'''

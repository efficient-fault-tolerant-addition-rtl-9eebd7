// tb_reso_datapath: self-checking test of the redundant-addition datapath.
//
// The 32-bit datapath is driven with narrow operands (upper 16 bits of both
// zero) and wide operands, including operands where only one of the two has
// upper bits set and corner cases around the 16-bit boundary. Expected values
// come from integer arithmetic in the testbench:
//   * dual must be high exactly when both upper halves are zero;
//   * in dual mode both {c_lo, s_lo} and {c_hi, s_hi} must equal a + b + cin;
//   * otherwise {c_hi, s_hi, s_lo} must equal the 33-bit a + b + cin.
// An 8-bit datapath is also checked exhaustively. A watchdog ends the run.
module tb_reso_datapath;

  logic clk;
  initial clk = 1'b0;
  always #5 clk = ~clk;

  int checks = 0;
  int failures = 0;

  logic [31:0] a, b;
  logic        cin, dual, c_lo, c_hi;
  logic [15:0] s_lo, s_hi;

  logic [7:0]  a8, b8;
  logic        cin8, dual8, c_lo8, c_hi8;
  logic [3:0]  s_lo8, s_hi8;

  reso_datapath dut (
    .a(a), .b(b), .cin(cin), .dual(dual),
    .s_lo(s_lo), .c_lo(c_lo), .s_hi(s_hi), .c_hi(c_hi)
  );

  reso_datapath #(.N(8)) dut8 (
    .a(a8), .b(b8), .cin(cin8), .dual(dual8),
    .s_lo(s_lo8), .c_lo(c_lo8), .s_hi(s_hi8), .c_hi(c_hi8)
  );

  int n_dual = 0;
  int n_wide = 0;

  task automatic check(input logic [31:0] va, input logic [31:0] vb, input logic vc);
    logic [32:0] ref_sum;
    logic        ref_dual;
    a   = va;
    b   = vb;
    cin = vc;
    #1;
    ref_sum  = {1'b0, va} + {1'b0, vb} + {32'd0, vc};
    ref_dual = (va[31:16] == 16'd0) && (vb[31:16] == 16'd0);
    checks++;
    if (dual !== ref_dual) begin
      failures++;
      $display("FAIL dual a=%h b=%h dual=%b", va, vb, dual);
    end
    if (ref_dual) begin
      n_dual++;
      checks += 2;
      if ({c_lo, s_lo} !== ref_sum[16:0]) begin
        failures++;
        $display("FAIL low copy a=%h b=%h c=%b got %b_%h", va, vb, vc, c_lo, s_lo);
      end
      if ({c_hi, s_hi} !== ref_sum[16:0]) begin
        failures++;
        $display("FAIL high copy a=%h b=%h c=%b got %b_%h", va, vb, vc, c_hi, s_hi);
      end
    end else begin
      n_wide++;
      checks++;
      if ({c_hi, s_hi, s_lo} !== ref_sum) begin
        failures++;
        $display("FAIL wide a=%h b=%h c=%b got %b_%h_%h", va, vb, vc, c_hi, s_hi, s_lo);
      end
    end
  endtask

  initial begin
    check(32'h0000_FFFF, 32'h0000_FFFF, 1'b1);
    check(32'h0000_FFFF, 32'h0000_0000, 1'b1);
    check(32'h0000_8000, 32'h0000_8000, 1'b0);
    check(32'h0001_0000, 32'h0000_0001, 1'b0);
    check(32'h0000_0001, 32'h8000_0000, 1'b1);
    check(32'hFFFF_FFFF, 32'h0000_0000, 1'b1);
    check(32'hFFFF_FFFF, 32'hFFFF_FFFF, 1'b1);
    for (int i = 0; i < 3000; i++) begin
      logic [31:0] ra, rb;
      ra = $urandom();
      rb = $urandom();
      case ($urandom_range(0, 3))
        0: begin ra[31:16] = '0; rb[31:16] = '0; end
        1: ra[31:16] = '0;
        2: rb[31:16] = 16'(1 << $urandom_range(0, 15)) & {16{1'b1}};
        default: ;
      endcase
      if ($urandom_range(0, 2) == 0) rb[31:16] = ra[31:16] == 0 ? 16'd0 : rb[31:16];
      check(ra, rb, 1'($urandom()));
    end
    for (int x = 0; x < 256; x++)
      for (int y = 0; y < 256; y++)
        for (int c = 0; c < 2; c++) begin
          logic [8:0] r8;
          a8   = 8'(x);
          b8   = 8'(y);
          cin8 = 1'(c);
          #1;
          r8 = 9'(x + y + c);
          checks++;
          if (dual8 !== (x < 16 && y < 16)) begin
            failures++;
            $display("FAIL8 dual %0d %0d", x, y);
          end else if (dual8) begin
            checks++;
            if ({c_lo8, s_lo8} !== r8[4:0] || {c_hi8, s_hi8} !== r8[4:0]) begin
              failures++;
              $display("FAIL8 dual sum %0d %0d %0d", x, y, c);
            end
          end else begin
            checks++;
            if ({c_hi8, s_hi8, s_lo8} !== r8) begin
              failures++;
              $display("FAIL8 wide sum %0d %0d %0d", x, y, c);
            end
          end
        end
    checks++;
    if (n_dual < 100 || n_wide < 100) begin
      failures++;
      $display("FAIL coverage dual=%0d wide=%0d", n_dual, n_wide);
    end
    $display("dual-mode additions=%0d wide additions=%0d", n_dual, n_wide);
    $display("TB_RESULT checks=%0d failures=%0d", checks, failures);
    $finish;
  end

  initial begin
    repeat (1000000) @(posedge clk);
    failures++;
    $display("FAIL watchdog");
    $display("TB_RESULT checks=%0d failures=%0d", checks, failures);
    $finish;
  end

endmodule
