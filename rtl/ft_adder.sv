// ft_adder: fault-tolerant n-bit adder that exploits narrow operands.
//
// Every addition is computed twice and the two results are compared, so a
// fault in the adder shows up as a mismatch. How the second computation is
// done depends on the operand widths:
//   * Narrow addition: the upper n/2 bits of both operands are zero. The
//     n-bit adder is split and both halves compute the same addition in the
//     same cycle, the upper half on the operands shifted up by n/2 bits
//     (recomputation with shifted operands). Cost: one adder cycle.
//   * Wide addition: the addition is done at full width, then repeated in the
//     next cycle with the two operands swapped between the adder inputs.
//     Cost: two adder cycles.
// The results go into registers and are compared in the following cycle, so
// the comparator adds nothing to the adder's path.
//
// Interface (clk rising edge, active-low synchronous reset rst_n):
//   request:  in_valid / in_ready handshake with operands `a`, `b` and carry
//             in `cin`; the requester holds them until accepted.
//   result:   `out_valid` pulses for one cycle with `sum`, `cout`, `narrow`
//             (the addition used the one-cycle path) and `error` (the two
//             computations disagreed). There is no back-pressure on results.
// Timing: narrow requests can be accepted every cycle and their result appears
// the cycle after acceptance; a wide request blocks the next cycle (in_ready
// low) and its result appears two cycles after acceptance.
//
// Width n, the split into halves, the zero test, the muxes, one-cycle/two-cycle
// operation, operand swapping on repeat and comparison in the next cycle follow
// the design. Comparing the carry outs too, the handshake, and producing a
// narrow result as the (n/2+1)-bit sum zero-extended to n bits are this
// implementation's own choices.
module ft_adder
  import ft_add_pkg::*;
#(
  parameter int unsigned N = ADD_WIDTH
) (
  input  logic         clk,
  input  logic         rst_n,
  input  logic         in_valid,
  output logic         in_ready,
  input  logic [N-1:0] a,
  input  logic [N-1:0] b,
  input  logic         cin,
  output logic         out_valid,
  output logic [N-1:0] sum,
  output logic         cout,
  output logic         narrow,
  output logic         error
);

  localparam int unsigned H = N / 2;

  // Operands kept for the repeat cycle of a wide addition.
  logic [N-1:0] a_q, b_q;
  logic         cin_q;

  // Adder inputs: the request, or the kept operands swapped.
  logic [N-1:0] op_a, op_b;
  logic         op_cin;

  logic         sel_held, ld_dual, ld_first, ld_second;
  logic         dual;
  logic [H-1:0] s_lo, s_hi;
  logic         c_lo, c_hi;

  // First and second computation of the current addition, as {carry, sum}.
  logic [N:0]   res_q, chk_q;
  logic         narrow_q;
  logic         mismatch;

  mux2 #(.W(N)) u_swap_a (
    .sel (sel_held),
    .d0  (a),
    .d1  (b_q),
    .y   (op_a)
  );

  mux2 #(.W(N)) u_swap_b (
    .sel (sel_held),
    .d0  (b),
    .d1  (a_q),
    .y   (op_b)
  );

  mux2 #(.W(1)) u_hold_cin (
    .sel (sel_held),
    .d0  (cin),
    .d1  (cin_q),
    .y   (op_cin)
  );

  reso_datapath #(.N(N)) u_dp (
    .a    (op_a),
    .b    (op_b),
    .cin  (op_cin),
    .dual (dual),
    .s_lo (s_lo),
    .c_lo (c_lo),
    .s_hi (s_hi),
    .c_hi (c_hi)
  );

  reso_ctrl u_ctrl (
    .clk       (clk),
    .rst_n     (rst_n),
    .in_valid  (in_valid),
    .dual      (dual),
    .in_ready  (in_ready),
    .sel_held  (sel_held),
    .ld_dual   (ld_dual),
    .ld_first  (ld_first),
    .ld_second (ld_second),
    .out_valid (out_valid)
  );

  always_ff @(posedge clk) begin
    if (!rst_n) begin
      a_q      <= '0;
      b_q      <= '0;
      cin_q    <= 1'b0;
      res_q    <= '0;
      chk_q    <= '0;
      narrow_q <= 1'b0;
    end else begin
      if (ld_first) begin
        a_q   <= a;
        b_q   <= b;
        cin_q <= cin;
      end
      if (ld_dual) begin
        // Lower half is the result, upper half the shifted copy.
        res_q    <= (N+1)'({c_lo, s_lo});
        chk_q    <= (N+1)'({c_hi, s_hi});
        narrow_q <= 1'b1;
      end
      if (ld_first) begin
        res_q    <= {c_hi, s_hi, s_lo};
        narrow_q <= 1'b0;
      end
      if (ld_second) begin
        chk_q <= {c_hi, s_hi, s_lo};
      end
    end
  end

  result_compare #(.W(N+1)) u_cmp (
    .x        (res_q),
    .y        (chk_q),
    .mismatch (mismatch)
  );

  assign sum    = res_q[N-1:0];
  assign cout   = res_q[N];
  assign narrow = narrow_q;
  assign error  = out_valid && mismatch;

  // Requester rule: a pending request stays valid and unchanged until taken.
  a_req_stable: assert property (@(posedge clk) disable iff (!rst_n)
    in_valid && !in_ready |=> in_valid && $stable(a) && $stable(b) && $stable(cin));

endmodule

'''

## TASK ITEM
Exactly as written, please reproduce the lines from the first line of the data to the line containing "c_hi, s_hi, s_lo);", inclusive, and nothing else.

## YOUR RESPONSE
repository efficient-fault-tolerant-addition-rtl-9eebd7
// tb_reso_datapath: self-checking test of the redundant-addition datapath.
//
// The 32-bit datapath is driven with narrow operands (upper 16 bits of both
// zero) and wide operands, including operands where only one of the two has
// upper bits set and corner cases around the 16-bit boundary. Expected values
// come from integer arithmetic in the testbench:
//   * dual must be high exactly when both upper halves are zero;
//   * in dual mode both {c_lo, s_lo} and {c_hi, s_hi} must equal a + b + cin;
//   * otherwise {c_hi, s_hi, s_lo} must equal the 33-bit a + b + cin.
// An 8-bit datapath is also checked exhaustively. A watchdog ends the run.
module tb_reso_datapath;

  logic clk;
  initial clk = 1'b0;
  always #5 clk = ~clk;

  int checks = 0;
  int failures = 0;

  logic [31:0] a, b;
  logic        cin, dual, c_lo, c_hi;
  logic [15:0] s_lo, s_hi;

  logic [7:0]  a8, b8;
  logic        cin8, dual8, c_lo8, c_hi8;
  logic [3:0]  s_lo8, s_hi8;

  reso_datapath dut (
    .a(a), .b(b), .cin(cin), .dual(dual),
    .s_lo(s_lo), .c_lo(c_lo), .s_hi(s_hi), .c_hi(c_hi)
  );

  reso_datapath #(.N(8)) dut8 (
    .a(a8), .b(b8), .cin(cin8), .dual(dual8),
    .s_lo(s_lo8), .c_lo(c_lo8), .s_hi(s_hi8), .c_hi(c_hi8)
  );

  int n_dual = 0;
  int n_wide = 0;

  task automatic check(input logic [31:0] va, input logic [31:0] vb, input logic vc);
    logic [32:0] ref_sum;
    logic        ref_dual;
    a   = va;
    b   = vb;
    cin = vc;
    #1;
    ref_sum  = {1'b0, va} + {1'b0, vb} + {32'd0, vc};
    ref_dual = (va[31:16] == 16'd0) && (vb[31:16] == 16'd0);
    checks++;
    if (dual !== ref_dual) begin
      failures++;
      $display("FAIL dual a=%h b=%h dual=%b", va, vb, dual);
    end
    if (ref_dual) begin
      n_dual++;
      checks += 2;
      if ({c_lo, s_lo} !== ref_sum[16:0]) begin
        failures++;
        $display("FAIL low copy a=%h b=%h c=%b got %b_%h", va, vb, vc, c_lo, s_lo);
      end
      if ({c_hi, s_hi} !== ref_sum[16:0]) begin
        failures++;
        $display("FAIL high copy a=%h b=%h c=%b got %b_%h", va, vb, vc, c_hi, s_hi);
      end
    end else begin
      n_wide++;
      checks++;
      if ({c_hi, s_hi, s_lo} !== ref_sum) begin
        failures++;
        $display("FAIL wide a=%h b=%h c=%b got %b_%h_%h", va, vb, vc, c_hi, s_hi, s_lo);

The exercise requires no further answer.